[Entries taken from a collection]

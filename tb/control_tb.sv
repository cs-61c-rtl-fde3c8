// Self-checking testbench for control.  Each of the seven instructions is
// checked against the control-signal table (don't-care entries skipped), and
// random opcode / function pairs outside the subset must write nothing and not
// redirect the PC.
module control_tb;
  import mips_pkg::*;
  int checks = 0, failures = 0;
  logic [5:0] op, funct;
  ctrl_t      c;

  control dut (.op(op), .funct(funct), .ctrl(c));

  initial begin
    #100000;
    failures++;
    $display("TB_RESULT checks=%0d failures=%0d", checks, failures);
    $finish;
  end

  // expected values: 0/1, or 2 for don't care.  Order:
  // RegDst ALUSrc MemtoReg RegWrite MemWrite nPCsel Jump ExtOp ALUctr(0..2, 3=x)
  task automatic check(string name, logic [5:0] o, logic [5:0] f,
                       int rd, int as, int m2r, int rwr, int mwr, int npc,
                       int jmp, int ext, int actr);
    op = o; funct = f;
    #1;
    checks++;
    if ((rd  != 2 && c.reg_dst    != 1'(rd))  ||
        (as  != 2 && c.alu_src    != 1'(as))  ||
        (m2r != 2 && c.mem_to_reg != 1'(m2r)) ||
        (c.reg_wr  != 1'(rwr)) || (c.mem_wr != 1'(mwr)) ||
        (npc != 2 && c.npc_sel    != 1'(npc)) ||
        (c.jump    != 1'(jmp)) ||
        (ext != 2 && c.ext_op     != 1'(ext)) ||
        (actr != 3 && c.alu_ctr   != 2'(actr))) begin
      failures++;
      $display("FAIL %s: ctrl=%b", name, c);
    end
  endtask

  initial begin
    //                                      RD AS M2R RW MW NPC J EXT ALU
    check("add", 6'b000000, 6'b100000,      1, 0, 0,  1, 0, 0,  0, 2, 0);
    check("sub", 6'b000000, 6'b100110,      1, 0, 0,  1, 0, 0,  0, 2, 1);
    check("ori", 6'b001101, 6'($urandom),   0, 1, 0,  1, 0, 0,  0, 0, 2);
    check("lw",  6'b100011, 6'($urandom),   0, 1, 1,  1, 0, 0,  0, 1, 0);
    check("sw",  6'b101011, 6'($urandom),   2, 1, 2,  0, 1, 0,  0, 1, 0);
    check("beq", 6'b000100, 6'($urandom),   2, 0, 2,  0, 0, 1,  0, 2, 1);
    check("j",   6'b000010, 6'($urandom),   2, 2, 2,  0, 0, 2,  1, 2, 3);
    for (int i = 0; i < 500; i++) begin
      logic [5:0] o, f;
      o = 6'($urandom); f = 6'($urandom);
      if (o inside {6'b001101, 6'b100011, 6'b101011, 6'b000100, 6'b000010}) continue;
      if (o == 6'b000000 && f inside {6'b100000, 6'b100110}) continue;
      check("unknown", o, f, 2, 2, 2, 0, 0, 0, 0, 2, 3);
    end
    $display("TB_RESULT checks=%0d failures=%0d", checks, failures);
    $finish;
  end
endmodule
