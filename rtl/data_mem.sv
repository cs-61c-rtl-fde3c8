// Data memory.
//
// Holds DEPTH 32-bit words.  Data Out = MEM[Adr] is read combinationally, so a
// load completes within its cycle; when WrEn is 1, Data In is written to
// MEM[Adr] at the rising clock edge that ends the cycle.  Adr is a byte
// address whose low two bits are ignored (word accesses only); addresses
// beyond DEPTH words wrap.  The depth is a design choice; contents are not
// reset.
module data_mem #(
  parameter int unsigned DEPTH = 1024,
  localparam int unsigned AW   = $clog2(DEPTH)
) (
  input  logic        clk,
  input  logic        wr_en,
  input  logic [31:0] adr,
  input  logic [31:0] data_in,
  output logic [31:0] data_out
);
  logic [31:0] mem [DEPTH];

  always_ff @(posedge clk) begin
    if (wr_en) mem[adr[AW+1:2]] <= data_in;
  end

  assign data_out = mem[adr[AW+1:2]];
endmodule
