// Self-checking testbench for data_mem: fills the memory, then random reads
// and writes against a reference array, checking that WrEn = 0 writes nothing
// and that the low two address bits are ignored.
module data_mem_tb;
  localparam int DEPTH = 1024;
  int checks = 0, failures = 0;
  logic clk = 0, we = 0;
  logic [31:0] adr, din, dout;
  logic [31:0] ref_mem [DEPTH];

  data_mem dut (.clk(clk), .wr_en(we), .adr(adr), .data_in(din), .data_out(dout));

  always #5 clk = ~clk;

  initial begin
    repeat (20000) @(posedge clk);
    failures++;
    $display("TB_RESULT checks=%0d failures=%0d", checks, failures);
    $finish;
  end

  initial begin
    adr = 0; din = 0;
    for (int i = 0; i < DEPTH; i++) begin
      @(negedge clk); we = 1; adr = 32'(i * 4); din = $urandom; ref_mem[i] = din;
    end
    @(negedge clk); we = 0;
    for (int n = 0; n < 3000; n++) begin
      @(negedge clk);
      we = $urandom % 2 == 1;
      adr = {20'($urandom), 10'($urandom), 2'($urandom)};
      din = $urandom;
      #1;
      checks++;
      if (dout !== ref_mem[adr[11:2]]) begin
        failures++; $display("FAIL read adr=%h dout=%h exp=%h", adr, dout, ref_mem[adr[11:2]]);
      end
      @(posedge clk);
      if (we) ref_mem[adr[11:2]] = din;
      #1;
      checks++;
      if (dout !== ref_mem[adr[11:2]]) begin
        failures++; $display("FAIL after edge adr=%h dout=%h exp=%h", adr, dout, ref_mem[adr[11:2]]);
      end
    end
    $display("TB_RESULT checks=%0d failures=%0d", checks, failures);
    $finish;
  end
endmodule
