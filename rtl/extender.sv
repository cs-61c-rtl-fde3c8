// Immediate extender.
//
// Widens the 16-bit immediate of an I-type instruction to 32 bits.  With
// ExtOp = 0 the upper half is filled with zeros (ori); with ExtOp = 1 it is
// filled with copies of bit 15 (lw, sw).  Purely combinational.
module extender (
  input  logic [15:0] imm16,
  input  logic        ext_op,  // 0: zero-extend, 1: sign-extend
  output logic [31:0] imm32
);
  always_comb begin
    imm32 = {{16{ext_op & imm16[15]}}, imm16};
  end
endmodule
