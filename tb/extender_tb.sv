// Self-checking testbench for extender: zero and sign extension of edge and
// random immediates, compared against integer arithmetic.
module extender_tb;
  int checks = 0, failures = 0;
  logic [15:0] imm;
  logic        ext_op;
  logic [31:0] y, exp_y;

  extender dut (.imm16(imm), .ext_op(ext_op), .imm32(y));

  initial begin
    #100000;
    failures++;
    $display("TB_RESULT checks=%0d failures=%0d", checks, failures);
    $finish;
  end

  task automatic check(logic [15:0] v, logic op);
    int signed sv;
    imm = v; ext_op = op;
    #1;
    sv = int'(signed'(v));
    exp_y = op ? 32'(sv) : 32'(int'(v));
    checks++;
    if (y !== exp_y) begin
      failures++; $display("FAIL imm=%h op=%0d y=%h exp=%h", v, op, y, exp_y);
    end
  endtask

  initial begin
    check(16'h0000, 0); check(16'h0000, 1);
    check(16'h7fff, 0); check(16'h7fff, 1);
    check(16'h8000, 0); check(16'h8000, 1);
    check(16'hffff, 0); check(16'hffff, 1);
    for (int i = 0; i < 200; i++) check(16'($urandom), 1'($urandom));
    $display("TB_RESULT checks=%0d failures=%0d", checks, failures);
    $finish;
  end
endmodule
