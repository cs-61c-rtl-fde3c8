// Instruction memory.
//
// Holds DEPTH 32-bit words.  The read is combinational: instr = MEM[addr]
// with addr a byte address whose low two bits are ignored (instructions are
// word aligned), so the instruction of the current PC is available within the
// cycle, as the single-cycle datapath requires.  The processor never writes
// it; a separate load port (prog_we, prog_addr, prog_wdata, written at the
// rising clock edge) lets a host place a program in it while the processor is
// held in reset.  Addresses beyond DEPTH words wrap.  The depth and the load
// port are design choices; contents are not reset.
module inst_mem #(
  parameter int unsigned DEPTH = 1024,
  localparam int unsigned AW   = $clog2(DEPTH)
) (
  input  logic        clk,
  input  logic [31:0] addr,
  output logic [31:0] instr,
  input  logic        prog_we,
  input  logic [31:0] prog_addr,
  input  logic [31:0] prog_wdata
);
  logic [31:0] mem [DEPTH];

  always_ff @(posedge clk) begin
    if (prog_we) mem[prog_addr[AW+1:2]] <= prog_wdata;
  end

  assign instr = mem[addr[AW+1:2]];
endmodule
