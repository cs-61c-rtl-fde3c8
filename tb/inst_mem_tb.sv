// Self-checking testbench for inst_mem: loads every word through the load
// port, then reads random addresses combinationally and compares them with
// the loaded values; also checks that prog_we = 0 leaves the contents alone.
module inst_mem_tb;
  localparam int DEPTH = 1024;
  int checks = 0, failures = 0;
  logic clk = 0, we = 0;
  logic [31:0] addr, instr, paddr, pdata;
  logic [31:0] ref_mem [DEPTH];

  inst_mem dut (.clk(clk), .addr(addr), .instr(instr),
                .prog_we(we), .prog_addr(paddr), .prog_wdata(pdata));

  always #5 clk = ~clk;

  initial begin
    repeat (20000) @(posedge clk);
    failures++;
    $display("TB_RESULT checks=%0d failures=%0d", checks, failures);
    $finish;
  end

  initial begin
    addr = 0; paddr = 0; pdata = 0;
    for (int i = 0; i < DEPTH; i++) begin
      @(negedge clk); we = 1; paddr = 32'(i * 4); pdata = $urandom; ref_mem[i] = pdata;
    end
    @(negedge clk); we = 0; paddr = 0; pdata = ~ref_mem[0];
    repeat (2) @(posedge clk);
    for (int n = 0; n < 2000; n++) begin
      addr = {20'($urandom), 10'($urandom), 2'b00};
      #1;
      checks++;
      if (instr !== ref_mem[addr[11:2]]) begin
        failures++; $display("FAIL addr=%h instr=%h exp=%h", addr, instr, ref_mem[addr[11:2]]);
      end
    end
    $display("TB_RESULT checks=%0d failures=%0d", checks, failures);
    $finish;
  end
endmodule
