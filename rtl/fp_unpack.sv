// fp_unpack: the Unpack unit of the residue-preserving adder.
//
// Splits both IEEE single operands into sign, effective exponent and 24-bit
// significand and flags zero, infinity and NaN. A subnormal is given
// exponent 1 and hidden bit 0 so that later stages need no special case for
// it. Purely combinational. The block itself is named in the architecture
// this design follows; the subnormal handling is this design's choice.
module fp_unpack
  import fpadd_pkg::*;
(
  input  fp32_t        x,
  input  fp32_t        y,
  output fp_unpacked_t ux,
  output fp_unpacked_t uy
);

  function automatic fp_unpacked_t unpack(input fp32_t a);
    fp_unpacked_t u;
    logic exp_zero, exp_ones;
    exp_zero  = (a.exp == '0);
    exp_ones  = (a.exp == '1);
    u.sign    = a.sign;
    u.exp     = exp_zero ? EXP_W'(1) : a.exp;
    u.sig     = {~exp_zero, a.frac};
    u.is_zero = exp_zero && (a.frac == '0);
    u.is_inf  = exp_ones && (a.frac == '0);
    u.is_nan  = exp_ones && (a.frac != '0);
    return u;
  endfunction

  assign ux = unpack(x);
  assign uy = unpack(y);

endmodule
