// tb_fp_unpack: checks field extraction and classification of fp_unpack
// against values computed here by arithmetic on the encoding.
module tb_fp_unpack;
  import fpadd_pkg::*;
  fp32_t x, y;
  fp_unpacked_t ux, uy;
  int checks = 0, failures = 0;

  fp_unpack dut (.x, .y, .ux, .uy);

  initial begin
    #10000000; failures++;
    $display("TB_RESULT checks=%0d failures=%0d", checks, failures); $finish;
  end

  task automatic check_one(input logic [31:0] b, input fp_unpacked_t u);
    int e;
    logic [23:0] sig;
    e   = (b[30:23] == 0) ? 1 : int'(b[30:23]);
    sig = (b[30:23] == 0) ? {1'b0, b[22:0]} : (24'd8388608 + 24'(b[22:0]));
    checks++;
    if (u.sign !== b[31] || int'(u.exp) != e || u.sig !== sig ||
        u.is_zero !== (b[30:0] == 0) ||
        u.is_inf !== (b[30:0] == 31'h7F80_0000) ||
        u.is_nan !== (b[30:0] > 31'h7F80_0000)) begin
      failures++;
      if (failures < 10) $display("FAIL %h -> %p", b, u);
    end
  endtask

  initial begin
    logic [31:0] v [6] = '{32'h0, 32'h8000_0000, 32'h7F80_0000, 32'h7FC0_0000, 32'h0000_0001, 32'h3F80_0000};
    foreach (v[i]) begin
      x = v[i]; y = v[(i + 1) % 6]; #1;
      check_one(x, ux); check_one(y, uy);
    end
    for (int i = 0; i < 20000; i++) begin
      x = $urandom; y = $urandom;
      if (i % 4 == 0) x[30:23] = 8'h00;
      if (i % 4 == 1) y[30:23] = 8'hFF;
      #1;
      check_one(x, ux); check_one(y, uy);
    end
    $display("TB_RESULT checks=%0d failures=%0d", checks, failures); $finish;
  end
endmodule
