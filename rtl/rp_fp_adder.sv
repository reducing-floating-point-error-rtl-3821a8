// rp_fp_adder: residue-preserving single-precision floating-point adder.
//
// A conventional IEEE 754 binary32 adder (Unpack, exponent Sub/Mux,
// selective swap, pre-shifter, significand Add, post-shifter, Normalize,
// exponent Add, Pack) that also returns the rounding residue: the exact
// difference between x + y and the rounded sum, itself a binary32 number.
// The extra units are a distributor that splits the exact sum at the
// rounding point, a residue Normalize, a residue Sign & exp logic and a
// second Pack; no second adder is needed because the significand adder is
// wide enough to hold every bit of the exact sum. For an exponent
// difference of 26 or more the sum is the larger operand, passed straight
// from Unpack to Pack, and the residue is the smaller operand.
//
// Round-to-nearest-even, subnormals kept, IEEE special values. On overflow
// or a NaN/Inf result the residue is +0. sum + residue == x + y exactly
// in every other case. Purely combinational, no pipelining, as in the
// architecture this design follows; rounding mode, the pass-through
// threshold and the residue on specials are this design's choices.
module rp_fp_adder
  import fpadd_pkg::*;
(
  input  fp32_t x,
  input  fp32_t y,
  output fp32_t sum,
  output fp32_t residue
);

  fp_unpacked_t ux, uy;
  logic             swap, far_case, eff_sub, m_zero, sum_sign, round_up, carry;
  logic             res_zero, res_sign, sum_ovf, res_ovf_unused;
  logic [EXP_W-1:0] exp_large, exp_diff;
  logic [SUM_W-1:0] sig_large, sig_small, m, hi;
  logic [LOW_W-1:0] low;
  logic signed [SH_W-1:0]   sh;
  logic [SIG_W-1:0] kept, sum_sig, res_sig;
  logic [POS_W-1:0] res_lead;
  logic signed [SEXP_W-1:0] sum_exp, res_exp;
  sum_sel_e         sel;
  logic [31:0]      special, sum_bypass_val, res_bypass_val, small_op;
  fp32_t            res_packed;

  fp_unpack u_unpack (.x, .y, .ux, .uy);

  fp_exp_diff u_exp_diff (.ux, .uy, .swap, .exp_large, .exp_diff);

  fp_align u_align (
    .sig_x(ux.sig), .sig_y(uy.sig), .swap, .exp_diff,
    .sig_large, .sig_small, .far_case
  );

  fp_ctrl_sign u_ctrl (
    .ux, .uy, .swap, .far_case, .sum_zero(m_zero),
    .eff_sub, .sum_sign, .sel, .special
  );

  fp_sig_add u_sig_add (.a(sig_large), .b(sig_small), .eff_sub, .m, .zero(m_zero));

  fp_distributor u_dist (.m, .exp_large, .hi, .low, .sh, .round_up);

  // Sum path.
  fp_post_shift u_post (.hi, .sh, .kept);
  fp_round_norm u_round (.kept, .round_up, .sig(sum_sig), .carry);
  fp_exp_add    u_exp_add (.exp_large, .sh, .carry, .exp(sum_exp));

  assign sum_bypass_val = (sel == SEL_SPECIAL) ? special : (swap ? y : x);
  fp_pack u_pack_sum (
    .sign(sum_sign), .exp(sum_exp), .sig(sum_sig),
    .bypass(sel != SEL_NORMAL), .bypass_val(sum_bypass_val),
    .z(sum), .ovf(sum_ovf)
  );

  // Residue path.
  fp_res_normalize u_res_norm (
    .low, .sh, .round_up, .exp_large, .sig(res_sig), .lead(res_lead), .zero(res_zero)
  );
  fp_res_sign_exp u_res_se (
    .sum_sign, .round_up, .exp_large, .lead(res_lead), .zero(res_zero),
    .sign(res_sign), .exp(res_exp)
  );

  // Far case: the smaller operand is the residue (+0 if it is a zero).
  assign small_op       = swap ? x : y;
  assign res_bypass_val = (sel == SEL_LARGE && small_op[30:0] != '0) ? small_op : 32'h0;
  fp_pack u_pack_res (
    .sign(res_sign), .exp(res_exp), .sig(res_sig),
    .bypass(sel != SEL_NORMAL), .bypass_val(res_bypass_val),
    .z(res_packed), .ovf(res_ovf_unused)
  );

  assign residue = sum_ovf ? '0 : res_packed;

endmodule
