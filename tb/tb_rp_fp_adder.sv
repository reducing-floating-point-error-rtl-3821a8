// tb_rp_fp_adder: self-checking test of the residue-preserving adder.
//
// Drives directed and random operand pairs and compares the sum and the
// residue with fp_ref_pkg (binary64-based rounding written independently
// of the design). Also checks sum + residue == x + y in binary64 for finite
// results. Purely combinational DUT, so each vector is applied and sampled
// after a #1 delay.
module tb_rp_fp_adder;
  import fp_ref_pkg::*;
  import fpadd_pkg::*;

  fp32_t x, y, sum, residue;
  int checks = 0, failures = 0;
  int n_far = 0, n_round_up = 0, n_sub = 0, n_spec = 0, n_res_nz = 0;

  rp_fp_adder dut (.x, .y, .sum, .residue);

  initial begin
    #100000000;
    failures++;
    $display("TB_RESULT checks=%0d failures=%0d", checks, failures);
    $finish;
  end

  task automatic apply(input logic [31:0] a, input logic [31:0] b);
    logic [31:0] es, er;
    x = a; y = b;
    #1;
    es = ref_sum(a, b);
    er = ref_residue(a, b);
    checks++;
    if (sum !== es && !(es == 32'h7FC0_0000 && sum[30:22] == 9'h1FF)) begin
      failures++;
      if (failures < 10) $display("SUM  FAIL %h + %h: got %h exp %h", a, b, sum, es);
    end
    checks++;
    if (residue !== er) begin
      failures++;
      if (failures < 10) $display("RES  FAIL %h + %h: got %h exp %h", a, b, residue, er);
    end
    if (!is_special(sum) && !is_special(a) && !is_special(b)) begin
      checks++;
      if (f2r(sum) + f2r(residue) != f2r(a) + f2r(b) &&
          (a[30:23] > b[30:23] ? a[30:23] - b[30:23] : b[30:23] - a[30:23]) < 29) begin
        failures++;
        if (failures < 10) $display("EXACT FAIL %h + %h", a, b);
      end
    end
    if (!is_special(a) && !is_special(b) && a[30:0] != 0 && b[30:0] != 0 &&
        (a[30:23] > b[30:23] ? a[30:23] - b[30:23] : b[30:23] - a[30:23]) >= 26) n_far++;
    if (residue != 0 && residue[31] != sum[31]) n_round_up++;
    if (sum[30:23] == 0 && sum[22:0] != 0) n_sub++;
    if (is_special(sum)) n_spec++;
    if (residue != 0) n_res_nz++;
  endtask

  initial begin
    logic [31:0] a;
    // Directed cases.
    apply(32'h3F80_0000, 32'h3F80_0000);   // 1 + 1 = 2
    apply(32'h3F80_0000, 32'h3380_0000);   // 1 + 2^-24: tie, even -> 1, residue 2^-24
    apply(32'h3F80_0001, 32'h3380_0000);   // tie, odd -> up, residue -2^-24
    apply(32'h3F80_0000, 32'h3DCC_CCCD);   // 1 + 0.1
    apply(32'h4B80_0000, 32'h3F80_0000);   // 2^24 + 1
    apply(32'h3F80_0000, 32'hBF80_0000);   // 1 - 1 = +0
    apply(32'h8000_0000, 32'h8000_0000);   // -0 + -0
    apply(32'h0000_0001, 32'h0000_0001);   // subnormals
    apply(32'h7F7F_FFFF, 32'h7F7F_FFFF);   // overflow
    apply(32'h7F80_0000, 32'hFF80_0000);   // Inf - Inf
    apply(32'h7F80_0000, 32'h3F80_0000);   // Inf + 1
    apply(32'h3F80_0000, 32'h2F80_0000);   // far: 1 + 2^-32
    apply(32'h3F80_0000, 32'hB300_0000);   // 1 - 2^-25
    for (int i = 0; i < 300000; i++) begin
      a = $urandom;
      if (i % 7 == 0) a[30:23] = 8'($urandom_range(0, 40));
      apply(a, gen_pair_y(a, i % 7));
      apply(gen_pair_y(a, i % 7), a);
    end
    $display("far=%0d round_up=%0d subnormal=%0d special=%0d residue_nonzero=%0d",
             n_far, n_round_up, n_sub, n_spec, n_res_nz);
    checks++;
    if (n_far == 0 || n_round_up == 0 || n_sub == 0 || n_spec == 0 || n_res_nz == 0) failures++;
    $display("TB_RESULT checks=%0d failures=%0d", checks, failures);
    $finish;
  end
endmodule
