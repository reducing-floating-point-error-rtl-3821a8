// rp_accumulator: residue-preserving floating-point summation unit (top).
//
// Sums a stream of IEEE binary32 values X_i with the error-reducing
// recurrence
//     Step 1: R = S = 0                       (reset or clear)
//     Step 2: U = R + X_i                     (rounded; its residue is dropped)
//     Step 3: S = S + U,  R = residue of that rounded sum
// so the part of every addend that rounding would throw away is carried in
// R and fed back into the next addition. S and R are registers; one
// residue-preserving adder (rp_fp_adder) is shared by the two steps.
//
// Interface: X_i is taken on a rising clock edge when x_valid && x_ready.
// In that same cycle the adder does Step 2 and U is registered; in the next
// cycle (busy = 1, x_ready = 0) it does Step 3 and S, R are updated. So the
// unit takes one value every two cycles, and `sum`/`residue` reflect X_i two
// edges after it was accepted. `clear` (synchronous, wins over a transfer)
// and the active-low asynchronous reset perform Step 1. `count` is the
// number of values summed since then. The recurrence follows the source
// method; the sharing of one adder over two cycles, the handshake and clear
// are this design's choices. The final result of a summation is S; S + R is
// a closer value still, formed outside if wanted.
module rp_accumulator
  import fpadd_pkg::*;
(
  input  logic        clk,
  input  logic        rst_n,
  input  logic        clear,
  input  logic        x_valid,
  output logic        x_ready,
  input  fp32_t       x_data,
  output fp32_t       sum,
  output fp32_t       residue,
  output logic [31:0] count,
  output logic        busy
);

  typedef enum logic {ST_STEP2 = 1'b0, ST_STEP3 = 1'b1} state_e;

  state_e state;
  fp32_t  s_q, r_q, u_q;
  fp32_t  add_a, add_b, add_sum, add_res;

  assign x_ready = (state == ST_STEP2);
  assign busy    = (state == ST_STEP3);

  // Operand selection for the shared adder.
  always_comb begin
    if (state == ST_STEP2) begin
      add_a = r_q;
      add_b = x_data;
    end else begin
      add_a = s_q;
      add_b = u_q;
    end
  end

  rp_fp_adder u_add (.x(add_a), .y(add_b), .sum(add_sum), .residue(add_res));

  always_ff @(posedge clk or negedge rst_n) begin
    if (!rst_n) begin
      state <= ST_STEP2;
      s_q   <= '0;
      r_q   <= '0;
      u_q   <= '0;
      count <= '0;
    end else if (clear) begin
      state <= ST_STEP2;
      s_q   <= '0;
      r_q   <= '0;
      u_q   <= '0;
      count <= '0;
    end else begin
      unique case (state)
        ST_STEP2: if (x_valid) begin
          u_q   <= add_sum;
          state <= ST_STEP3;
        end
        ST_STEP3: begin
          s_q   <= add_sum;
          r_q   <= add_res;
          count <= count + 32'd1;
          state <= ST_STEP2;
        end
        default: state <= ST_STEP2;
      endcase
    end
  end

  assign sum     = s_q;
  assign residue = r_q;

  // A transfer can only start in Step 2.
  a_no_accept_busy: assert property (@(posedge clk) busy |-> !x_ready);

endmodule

Task to complete: The records above should be printed exactly, please, from the first line through the line containing "entries skipped), and", with both ends kept and nothing past it.

Worked solution:
filename tb/control_tb.sv
repository cs-61c-rtl-fde3c8
// Self-checking testbench for control.  Each of the seven instructions is
// checked against the control-signal table (don't-care entries skipped), and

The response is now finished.